__Exercise directions__:
Within the entries that follow, show each line where the word "what" occurs.
+++
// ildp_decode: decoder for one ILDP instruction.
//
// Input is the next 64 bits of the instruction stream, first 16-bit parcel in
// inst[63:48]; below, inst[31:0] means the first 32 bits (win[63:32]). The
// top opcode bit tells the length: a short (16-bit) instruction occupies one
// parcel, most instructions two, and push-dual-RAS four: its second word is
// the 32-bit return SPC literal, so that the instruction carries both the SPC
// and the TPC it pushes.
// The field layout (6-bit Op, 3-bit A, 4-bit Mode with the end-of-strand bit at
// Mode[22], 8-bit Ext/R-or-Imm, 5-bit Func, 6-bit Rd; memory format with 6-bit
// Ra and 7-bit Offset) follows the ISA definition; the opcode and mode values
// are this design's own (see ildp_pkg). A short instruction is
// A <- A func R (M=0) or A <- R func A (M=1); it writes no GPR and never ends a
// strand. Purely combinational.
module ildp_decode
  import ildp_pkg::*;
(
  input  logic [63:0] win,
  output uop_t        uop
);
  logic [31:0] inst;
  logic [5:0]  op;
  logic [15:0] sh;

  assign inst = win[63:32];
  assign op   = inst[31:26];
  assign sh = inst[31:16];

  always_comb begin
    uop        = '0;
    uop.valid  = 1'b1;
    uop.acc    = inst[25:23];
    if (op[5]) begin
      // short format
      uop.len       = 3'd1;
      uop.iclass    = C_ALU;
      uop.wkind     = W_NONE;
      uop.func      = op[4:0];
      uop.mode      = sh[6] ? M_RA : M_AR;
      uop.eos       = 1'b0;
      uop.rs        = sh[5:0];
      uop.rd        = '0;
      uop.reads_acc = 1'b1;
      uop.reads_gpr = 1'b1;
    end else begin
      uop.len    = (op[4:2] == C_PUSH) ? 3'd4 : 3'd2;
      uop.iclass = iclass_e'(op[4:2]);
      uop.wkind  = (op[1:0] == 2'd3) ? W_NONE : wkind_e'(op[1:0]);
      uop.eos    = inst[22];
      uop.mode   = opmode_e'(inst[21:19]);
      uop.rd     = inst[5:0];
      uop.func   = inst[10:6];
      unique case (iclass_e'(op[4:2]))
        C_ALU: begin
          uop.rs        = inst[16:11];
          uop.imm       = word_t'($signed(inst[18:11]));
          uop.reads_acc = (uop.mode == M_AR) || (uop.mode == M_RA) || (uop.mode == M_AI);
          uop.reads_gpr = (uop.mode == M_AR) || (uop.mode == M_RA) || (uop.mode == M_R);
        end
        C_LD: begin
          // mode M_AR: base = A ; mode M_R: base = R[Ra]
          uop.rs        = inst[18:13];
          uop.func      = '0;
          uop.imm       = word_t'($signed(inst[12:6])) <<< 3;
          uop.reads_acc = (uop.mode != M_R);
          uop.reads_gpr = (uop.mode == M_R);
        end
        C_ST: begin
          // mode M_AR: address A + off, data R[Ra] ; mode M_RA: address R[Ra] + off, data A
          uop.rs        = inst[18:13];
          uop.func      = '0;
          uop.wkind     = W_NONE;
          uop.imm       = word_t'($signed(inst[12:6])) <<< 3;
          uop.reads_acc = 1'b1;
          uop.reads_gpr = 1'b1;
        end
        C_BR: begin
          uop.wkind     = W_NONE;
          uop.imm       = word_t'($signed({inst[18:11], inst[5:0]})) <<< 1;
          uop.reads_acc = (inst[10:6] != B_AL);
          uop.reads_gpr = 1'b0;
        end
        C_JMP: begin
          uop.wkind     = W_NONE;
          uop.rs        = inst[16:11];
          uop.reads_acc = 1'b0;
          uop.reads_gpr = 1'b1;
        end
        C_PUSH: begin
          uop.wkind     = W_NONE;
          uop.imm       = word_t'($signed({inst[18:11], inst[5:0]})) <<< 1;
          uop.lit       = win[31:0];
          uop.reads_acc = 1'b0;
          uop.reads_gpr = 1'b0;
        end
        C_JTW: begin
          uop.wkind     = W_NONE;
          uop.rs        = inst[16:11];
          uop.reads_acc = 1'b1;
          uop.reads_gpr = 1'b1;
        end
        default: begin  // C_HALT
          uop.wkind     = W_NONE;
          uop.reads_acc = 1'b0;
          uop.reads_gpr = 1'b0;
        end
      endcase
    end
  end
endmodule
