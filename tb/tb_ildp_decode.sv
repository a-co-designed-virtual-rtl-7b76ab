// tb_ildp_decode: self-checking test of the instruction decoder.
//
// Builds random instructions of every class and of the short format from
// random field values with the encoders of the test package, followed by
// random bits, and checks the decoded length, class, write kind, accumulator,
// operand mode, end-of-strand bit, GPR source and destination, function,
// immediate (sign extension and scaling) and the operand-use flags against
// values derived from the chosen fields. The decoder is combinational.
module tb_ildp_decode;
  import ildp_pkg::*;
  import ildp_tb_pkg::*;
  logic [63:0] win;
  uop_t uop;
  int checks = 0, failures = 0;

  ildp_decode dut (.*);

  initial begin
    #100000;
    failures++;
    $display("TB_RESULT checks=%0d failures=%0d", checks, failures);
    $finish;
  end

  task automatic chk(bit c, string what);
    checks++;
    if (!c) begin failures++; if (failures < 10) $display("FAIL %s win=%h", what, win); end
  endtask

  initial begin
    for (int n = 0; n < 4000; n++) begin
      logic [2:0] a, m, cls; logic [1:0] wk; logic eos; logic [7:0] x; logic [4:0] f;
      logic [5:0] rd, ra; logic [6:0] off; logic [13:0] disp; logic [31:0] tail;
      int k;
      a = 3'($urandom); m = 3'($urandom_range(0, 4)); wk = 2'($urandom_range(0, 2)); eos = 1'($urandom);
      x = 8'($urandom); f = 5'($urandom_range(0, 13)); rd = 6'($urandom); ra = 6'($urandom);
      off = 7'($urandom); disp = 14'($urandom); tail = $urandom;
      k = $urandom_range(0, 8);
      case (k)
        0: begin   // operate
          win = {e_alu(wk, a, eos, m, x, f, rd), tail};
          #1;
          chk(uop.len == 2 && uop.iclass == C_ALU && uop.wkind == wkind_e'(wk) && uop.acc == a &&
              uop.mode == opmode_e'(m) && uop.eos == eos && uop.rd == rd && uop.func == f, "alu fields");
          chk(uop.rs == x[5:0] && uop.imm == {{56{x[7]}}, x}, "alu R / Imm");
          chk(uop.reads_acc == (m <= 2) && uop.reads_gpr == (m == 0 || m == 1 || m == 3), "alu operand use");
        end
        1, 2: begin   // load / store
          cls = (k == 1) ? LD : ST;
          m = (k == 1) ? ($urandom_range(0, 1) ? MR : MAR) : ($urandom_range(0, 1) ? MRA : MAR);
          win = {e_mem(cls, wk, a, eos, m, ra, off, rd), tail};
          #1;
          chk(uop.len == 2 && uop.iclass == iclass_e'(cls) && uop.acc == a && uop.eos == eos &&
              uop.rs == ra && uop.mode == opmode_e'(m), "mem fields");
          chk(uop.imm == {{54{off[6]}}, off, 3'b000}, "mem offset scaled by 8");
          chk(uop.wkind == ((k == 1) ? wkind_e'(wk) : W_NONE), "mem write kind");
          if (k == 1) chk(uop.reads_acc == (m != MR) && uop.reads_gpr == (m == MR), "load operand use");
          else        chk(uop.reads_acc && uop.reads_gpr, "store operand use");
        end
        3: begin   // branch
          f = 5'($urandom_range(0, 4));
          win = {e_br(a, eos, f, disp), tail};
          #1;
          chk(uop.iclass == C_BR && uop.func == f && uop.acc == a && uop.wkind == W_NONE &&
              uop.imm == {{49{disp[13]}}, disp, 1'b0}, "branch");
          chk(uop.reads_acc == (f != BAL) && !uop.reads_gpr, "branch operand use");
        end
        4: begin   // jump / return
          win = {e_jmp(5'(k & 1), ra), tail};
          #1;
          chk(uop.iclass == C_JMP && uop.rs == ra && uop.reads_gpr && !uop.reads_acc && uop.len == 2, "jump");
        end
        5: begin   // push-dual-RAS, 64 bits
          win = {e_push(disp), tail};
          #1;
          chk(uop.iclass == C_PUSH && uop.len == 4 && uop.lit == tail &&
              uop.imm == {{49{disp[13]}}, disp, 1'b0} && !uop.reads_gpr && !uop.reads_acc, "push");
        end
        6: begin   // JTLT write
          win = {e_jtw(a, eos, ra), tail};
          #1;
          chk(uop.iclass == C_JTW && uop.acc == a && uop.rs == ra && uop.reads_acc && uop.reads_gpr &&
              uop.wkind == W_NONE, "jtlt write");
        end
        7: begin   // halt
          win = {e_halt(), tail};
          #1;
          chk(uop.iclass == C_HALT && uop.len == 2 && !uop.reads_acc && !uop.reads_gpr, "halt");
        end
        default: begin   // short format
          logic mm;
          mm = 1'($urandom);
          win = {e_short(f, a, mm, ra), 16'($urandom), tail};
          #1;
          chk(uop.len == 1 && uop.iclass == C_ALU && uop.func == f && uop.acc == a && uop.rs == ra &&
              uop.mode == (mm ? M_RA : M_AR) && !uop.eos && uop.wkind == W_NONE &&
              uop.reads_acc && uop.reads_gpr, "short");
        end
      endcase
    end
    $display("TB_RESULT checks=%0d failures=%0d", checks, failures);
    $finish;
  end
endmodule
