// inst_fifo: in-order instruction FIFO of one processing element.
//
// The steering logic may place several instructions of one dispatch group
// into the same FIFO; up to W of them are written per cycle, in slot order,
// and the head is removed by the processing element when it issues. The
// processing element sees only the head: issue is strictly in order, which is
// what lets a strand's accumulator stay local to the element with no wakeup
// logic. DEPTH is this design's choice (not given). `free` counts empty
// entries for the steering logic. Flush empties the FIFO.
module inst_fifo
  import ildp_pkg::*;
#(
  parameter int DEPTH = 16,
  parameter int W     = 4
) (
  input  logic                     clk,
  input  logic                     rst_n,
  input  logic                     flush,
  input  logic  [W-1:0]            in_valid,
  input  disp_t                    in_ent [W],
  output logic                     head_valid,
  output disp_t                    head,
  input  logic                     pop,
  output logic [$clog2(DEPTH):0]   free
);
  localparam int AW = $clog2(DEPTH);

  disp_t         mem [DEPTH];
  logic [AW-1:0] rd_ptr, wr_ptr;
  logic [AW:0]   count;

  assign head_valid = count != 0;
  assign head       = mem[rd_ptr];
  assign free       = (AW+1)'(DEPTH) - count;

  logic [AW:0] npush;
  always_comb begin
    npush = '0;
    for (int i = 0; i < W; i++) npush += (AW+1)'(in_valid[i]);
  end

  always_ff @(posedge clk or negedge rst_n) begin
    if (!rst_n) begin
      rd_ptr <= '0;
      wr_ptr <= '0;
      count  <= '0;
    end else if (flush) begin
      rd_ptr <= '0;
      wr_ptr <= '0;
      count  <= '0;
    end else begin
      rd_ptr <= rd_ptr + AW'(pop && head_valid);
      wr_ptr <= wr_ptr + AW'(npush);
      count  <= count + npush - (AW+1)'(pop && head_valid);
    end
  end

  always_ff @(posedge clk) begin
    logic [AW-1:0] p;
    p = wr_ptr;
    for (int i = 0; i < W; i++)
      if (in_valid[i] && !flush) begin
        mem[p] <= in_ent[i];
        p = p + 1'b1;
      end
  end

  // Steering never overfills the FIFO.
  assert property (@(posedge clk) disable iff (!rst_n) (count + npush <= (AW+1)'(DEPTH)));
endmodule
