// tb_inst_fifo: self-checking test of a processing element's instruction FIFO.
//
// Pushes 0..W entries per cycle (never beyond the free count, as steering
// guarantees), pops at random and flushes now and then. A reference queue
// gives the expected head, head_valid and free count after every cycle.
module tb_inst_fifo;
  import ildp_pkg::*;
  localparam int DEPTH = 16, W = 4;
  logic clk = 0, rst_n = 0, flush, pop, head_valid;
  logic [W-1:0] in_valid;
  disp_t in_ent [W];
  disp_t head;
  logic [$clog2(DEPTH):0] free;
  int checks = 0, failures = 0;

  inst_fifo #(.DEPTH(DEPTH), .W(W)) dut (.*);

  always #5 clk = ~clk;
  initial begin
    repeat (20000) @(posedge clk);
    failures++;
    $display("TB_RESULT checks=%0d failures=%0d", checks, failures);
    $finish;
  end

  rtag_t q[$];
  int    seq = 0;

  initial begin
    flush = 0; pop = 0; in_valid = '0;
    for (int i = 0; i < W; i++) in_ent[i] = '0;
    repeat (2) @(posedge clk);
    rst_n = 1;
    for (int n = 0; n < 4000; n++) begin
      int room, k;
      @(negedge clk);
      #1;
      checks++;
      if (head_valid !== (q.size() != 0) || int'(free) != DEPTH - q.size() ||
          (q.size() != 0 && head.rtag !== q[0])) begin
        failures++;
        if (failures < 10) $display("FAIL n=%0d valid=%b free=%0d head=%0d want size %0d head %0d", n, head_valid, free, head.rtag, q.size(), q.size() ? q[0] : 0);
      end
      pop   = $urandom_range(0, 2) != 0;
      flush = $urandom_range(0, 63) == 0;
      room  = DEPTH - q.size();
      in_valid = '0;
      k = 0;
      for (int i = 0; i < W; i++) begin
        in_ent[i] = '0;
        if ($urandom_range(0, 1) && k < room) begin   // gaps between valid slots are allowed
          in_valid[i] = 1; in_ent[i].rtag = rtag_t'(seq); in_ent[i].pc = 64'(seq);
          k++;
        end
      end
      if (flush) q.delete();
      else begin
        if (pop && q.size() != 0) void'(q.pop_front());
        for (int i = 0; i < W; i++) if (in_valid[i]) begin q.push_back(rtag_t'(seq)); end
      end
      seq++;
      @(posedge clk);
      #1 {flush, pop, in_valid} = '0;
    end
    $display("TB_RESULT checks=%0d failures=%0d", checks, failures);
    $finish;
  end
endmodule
+++
__Solution for this exercise__:
  task automatic chk(bit c, string what);
    if (!c) begin failures++; if (failures < 10) $display("FAIL %s win=%h", what, win); end
// what lets a strand's accumulator stay local to the element with no wakeup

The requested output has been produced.